In order for the Restricted Stock to vest, the Compensation Committee of the Board of Directors of the Company (the “Committee”) must determine that the Company has achieved 8.5% or greater Title Operating Margin (as defined below) in at least two calendar quarters of any of the next five calendar quarters starting October 1, 2015 (the “Performance Restriction”). The five calendar quarters starting October 1, 2015 and ending December 31, 2016 are referred to as the “Measurement Period.” “Title Operating Margin” shall mean the Title Pre-Tax Margin as used for the annual bonus plan.  Calculation of Title Operating Margin will exclude claim loss reserve adjustments (positive or negative) for prior period loss development, extraordinary events or accounting adjustments, acquisitions, divestitures, major restructuring charges, and non-budgeted discontinued operations.

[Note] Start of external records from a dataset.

- the system structure;
- the 2x2 array for 64x64 and 32 contexts;
- the 40-bit configuration bus, the 80-bit PE word and the 76-bit branch word
  with its field positions;
- the 16-bit custom instruction;
- 16 jump condition registers;
- the index → header → words hierarchy and what the header contains;
- the executable FIFO and start offset;
- overlapped reconfiguration;
- broadcast mode;
- the PE's building blocks and their widths: 9-bit MAC inputs, 26-bit
  accumulator, shifter, 16-bit ALU, 16x16 register file, four 16-bit
  data-and-carry inputs;
- the RISC's function table, instruction classes and program-stated
  dependencies.

This design's own choices:

- the PE word layout and the ALU/MAC operation sets;
- the meaning of the two-term jump operations;
- the header layout and the word order;
- memory sizes: block memories of 4096 x 16, configuration memory of
  4096 x 40, instruction memory of 4096 x 32;
- FIFO depth 8;
- the whole RISC instruction set and encoding;
- the network source numbering;
- all handshakes;
- asynchronous active-low reset.

Known departures and limits:

- **Jump conditions.** The original description speaks of four jump conditions
  per context. The published branch-word layout has room for two, and this
  design follows the layout.
- **Sensor and I/O.** The image sensor, the A/D converters, the 32-bit I/O
  interface and the vertical (3D stacked) connections are not modelled. Port A
  of every block memory is brought out as `sen_*`, where the sensor would
  write. The RISC's `io_in`/`io_out` stand in for the I/O interface.
- **Network width.** The 80-bit network word holds selects for up to 4 PEs.
  Larger arrays need a wider network ring word.
- **Context numbers.** Context numbers in the branch word are 5 bits, so one
  set can use at most 32 contexts, even if `N_CTX` is raised to 64.
- **Evaluation kernels.** Thresholding, a 3x3 convolution and block-matching
  optical flow are written as kernels. Their context counts are this design's
  own. In the optical-flow kernel, the 5x5 grid of templates and the rule
  that each search stays inside its own block are also this design's own
  choices.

The Committee will evaluate whether the Title Operating Margin has been achieved following the completion of each calendar quarter during the Measurement Period. 

Time-Based Restrictions

	
		
	Anniversary Date
	% of Restricted Stock 

	First (1st) anniversary of the Effective Date of Grant
	33.33%

	Second (2nd) anniversary of the Effective Date of Grant
	33.33%

	Third (3rd) anniversary of the Effective Date of Grant
	33.34%

Vesting

If the Performance Restriction has been achieved as of an Anniversary Date, the percentage of the Restricted Stock indicated next to such Anniversary Date shall vest on such indicated Anniversary Date (such three year vesting schedule referred to as the “Time-Based Restrictions”). If the Performance Restriction is not achieved during the Measurement Period, none of the Restricted Stock granted hereunder shall vest and, for no consideration, will be automatically forfeited to the Company.